Skewing the immune system in favor of the patient involves fighting through the immune‐suppressive environment created by the tumor cells and activating the host defenses against tumor. Augmenting the potential of our immune system to fight cancer using DCs involves activation of multiple immune cells such as CD4+, CD8+, and macrophages. As DC vaccine is a form of active immunotherapy that engages our immune system to fight against tumor, the time taken to actually see tumor reducing after DC therapy can be long and vary from patient to patient 23. This was concordant with the decrease in tumor size (3.0 × 2.5 cm) after 1 month of receiving last dose of APCEDEN® followed by slight increase in tumor mass (3.1 × 2.7 cm) before final regression (2.1 × 1.6 cm) after 14 months (Fig. 1B). Increase in tumor mass reported after few months of immunotherapy might be attributed to the infiltrating immune cells at the tumor site 24, 25.

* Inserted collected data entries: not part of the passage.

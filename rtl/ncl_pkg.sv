// ncl_pkg: types and helpers shared by the NCL (Null Convention Logic) adders.
//
// A binary digit travels on two rails (dual-rail): rail 0 high means DATA 0,
// rail 1 high means DATA 1, both low is NULL, both high never occurs. A
// quaternary digit travels on four one-hot rails (bit k high means value k).
// Every operation is a DATA wavefront followed by a NULL wavefront.
//
// fa_kind_e selects which full-adder component a structure is built from.
package ncl_pkg;

  typedef logic [1:0] dr_t;   // dual-rail digit: [0] = rail 0, [1] = rail 1
  typedef logic [3:0] qr_t;   // quaternary digit: one-hot 4-rail

  localparam dr_t DR_NULL = 2'b00;
  localparam dr_t DR_0    = 2'b01;
  localparam dr_t DR_1    = 2'b10;
  localparam qr_t QR_NULL = 4'b0000;

  typedef enum logic [3:0] {
    FA_A, FA_B, FA_C, FA_D, FA_A1, FA_A2, FA_C1, FA_D1, FA_D2
  } fa_kind_e;

  // Dual-rail DATA encoding of one bit.
  function automatic dr_t dr_data(input logic v);
    return v ? DR_1 : DR_0;
  endfunction

  // Quaternary DATA encoding of a 2-bit value.
  function automatic qr_t qr_data(input logic [1:0] v);
    return qr_t'(4'b0001 << v);
  endfunction

endpackage
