// ncl_counter: a WIDTH-bit counter presented as an NCL token source.
//
// It holds a binary count. While its consumers' completion (close) is 0 it
// presents the count as a dual-rail DATA wavefront; once close rises it
// presents NULL and advances the count by STEP; when close falls again the
// next count goes out. So one value is produced per DATA/NULL cycle of the
// consumers, at whatever pace they set. The document only names its
// counters; this simplest token source is this design's own.
//
// Interface: close in (1 = every consumer holds DATA); q, dual-rail array.
// Timing: one tick from a change of close to the new wavefront at q.
module ncl_counter
  import ncl_pkg::*;
#(
  parameter int unsigned     WIDTH = 32,
  parameter logic [WIDTH-1:0] START = '0,
  parameter logic [WIDTH-1:0] STEP  = WIDTH'(1)
) (
  input  logic            tick,
  input  logic            rst,
  input  logic            close,
  output dr_t [WIDTH-1:0] q
);
  logic [WIDTH-1:0] count;
  logic             data_out;   // 1 while q carries DATA

  always_ff @(posedge tick) begin
    if (rst) begin
      count    <= START;
      data_out <= 1'b0;
    end else if (!data_out && !close) begin
      data_out <= 1'b1;
    end else if (data_out && close) begin
      data_out <= 1'b0;
      count    <= count + STEP;
    end
  end

  always_comb begin
    for (int i = 0; i < int'(WIDTH); i++) begin
      q[i] = data_out ? dr_data(count[i]) : DR_NULL;
    end
  end
endmodule
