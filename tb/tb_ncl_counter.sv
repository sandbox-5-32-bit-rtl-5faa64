// tb_ncl_counter: self-checking testbench of the ncl_counter token source.
//
// A consumer model raises close a random number of ticks after it sees a
// complete DATA word and lowers it a random time after it sees NULL. Each
// DATA word must be complete (every bit on exactly one rail) and equal to
// START + k * STEP for the k-th word, the source must answer each change of
// close within one tick, and it must never change a DATA word while close
// is low.
module tb_ncl_counter;
  import ncl_pkg::*;

  localparam int W = 32;
  localparam logic [W-1:0] START = 32'hFFFF_FFF0;
  localparam logic [W-1:0] STEP  = 32'h0000_0007;

  logic tick = 1'b0;
  logic rst  = 1'b1;
  always #1 tick = ~tick;

  logic close;
  dr_t [W-1:0] q;
  int checks = 0, failures = 0;

  ncl_counter #(.WIDTH(W), .START(START), .STEP(STEP)) dut (.tick, .rst, .close, .q);

  function automatic logic complete(input dr_t [W-1:0] v);
    for (int i = 0; i < W; i++) if (v[i] != DR_0 && v[i] != DR_1) return 1'b0;
    return 1'b1;
  endfunction
  function automatic logic is_null(input dr_t [W-1:0] v);
    return v == '0;
  endfunction
  function automatic logic [W-1:0] value(input dr_t [W-1:0] v);
    for (int i = 0; i < W; i++) value[i] = v[i][1];
  endfunction

  initial begin
    logic [W-1:0] expv;
    int wraps = 0;
    close = 1'b0;
    expv = START;
    repeat (3) @(posedge tick);
    rst = 1'b0;
    for (int k = 0; k < 200; k++) begin
      // the source must present DATA within two ticks of close falling
      repeat (2) @(posedge tick);
      checks++;
      if (!complete(q) || value(q) != expv) begin
        failures++;
        $display("FAIL: word %0d is %h expected %h", k, value(q), expv);
      end
      repeat ($urandom_range(0, 4)) begin
        @(posedge tick);
        checks++;
        if (value(q) != expv || !complete(q)) begin failures++; $display("FAIL: DATA changed while held"); end
      end
      close = 1'b1;
      repeat (2) @(posedge tick);
      checks++;
      if (!is_null(q)) begin failures++; $display("FAIL: no NULL after close"); end
      repeat ($urandom_range(0, 4)) @(posedge tick);
      if (expv + STEP < expv) wraps++;
      expv = expv + STEP;
      close = 1'b0;
    end
    checks++;
    if (wraps == 0) begin failures++; $display("FAIL: wrap-around never exercised"); end
    $display("TB_RESULT checks=%0d failures=%0d", checks, failures);
    $finish;
  end

  initial begin
    repeat (5000) @(posedge tick);
    failures++;
    $display("FAIL: watchdog expired");
    $display("TB_RESULT checks=%0d failures=%0d", checks, failures);
    $finish;
  end
endmodule
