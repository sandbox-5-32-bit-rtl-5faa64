// ncl_inv: inverter of an NCL closure path (unit-delay model).
//
// It turns a consumer's completion (1 = consumer holds DATA) into the
// request of a link (1 = request DATA, 0 = request NULL). One tick of delay;
// rst sets the output to 1, the request that matches the all-NULL state.
module ncl_inv (
  input  logic tick,
  input  logic rst,
  input  logic x,
  output logic y
);
  always_ff @(posedge tick) begin
    if (rst) y <= 1'b1;
    else     y <= ~x;
  end
endmodule
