// ncl_th: NCL threshold gate THmn with hysteresis (unit-delay model).
//
// N inputs, threshold M; input 0 counts W0 and input 1 counts W1, all others
// count 1 (so TH34W2 is N=4, M=3, W0=2). The output goes to 1 once the
// weighted count of high inputs reaches M and falls back to 0 only when every
// input is 0; in between it holds. This hysteresis is what makes an NCL gate
// wait for a complete DATA and a complete NULL wavefront.
//
// Timing: the output is a register on tick, so each gate costs one tick,
// standing for one gate delay of the clockless circuit. rst clears it to 0
// (NULL). The gate functions are the standard NCL ones; modelling each gate
// as one tick of delay is this design's own choice.
module ncl_th #(
  parameter int unsigned N  = 2,
  parameter int unsigned M  = 2,
  parameter int unsigned W0 = 1,
  parameter int unsigned W1 = 1
) (
  input  logic         tick,
  input  logic         rst,
  input  logic [N-1:0] x,
  output logic         y
);
  int unsigned count;

  always_comb begin
    count = 0;
    for (int i = 0; i < int'(N); i++) begin
      if (x[i]) count += (i == 0) ? W0 : (i == 1) ? W1 : 1;
    end
  end

  always_ff @(posedge tick) begin
    if (rst)             y <= 1'b0;
    else if (count >= M) y <= 1'b1;
    else if (x == '0)    y <= 1'b0;
  end
endmodule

The patients with baseline NLR < 5 had a significantly improved progression‐free survival (PFS) and overall survival (OS) compared with those with NLR ≥ 5. Associations of low NLR with improved survival are confirmed in various validation cohorts of patients 26. In agreement with the published reports, the patients displayed a decreasing NLR < 5 supporting our results showing complete remission of adenocarcinoma in the present case study.

As this is a rare form of cancer, and no standard treatment modalities are in practice, the DC therapy that can be administered simultaneously along with Gefitinib medication is carried out in the present case. As the patient was aged and keeping in view the stage of the carcinoma, we could only enumerate limited clinical and pathological parameters which are presented in the case study. Further assessment of the subject to determine the tumor‐free status and long‐lasting immunity to prevent relapse is required.

Conflict of Interest

None declared.

Authorship

CK, BS, and SK: performed the dendritic cell therapy (APCEDEN®), wrote the original manuscript. MJ: performed chemotherapy and radiation, did infusion of APCEDEN®, and obtained the patients consent. CK, BS, and SC: reviewed and edited the final manuscript.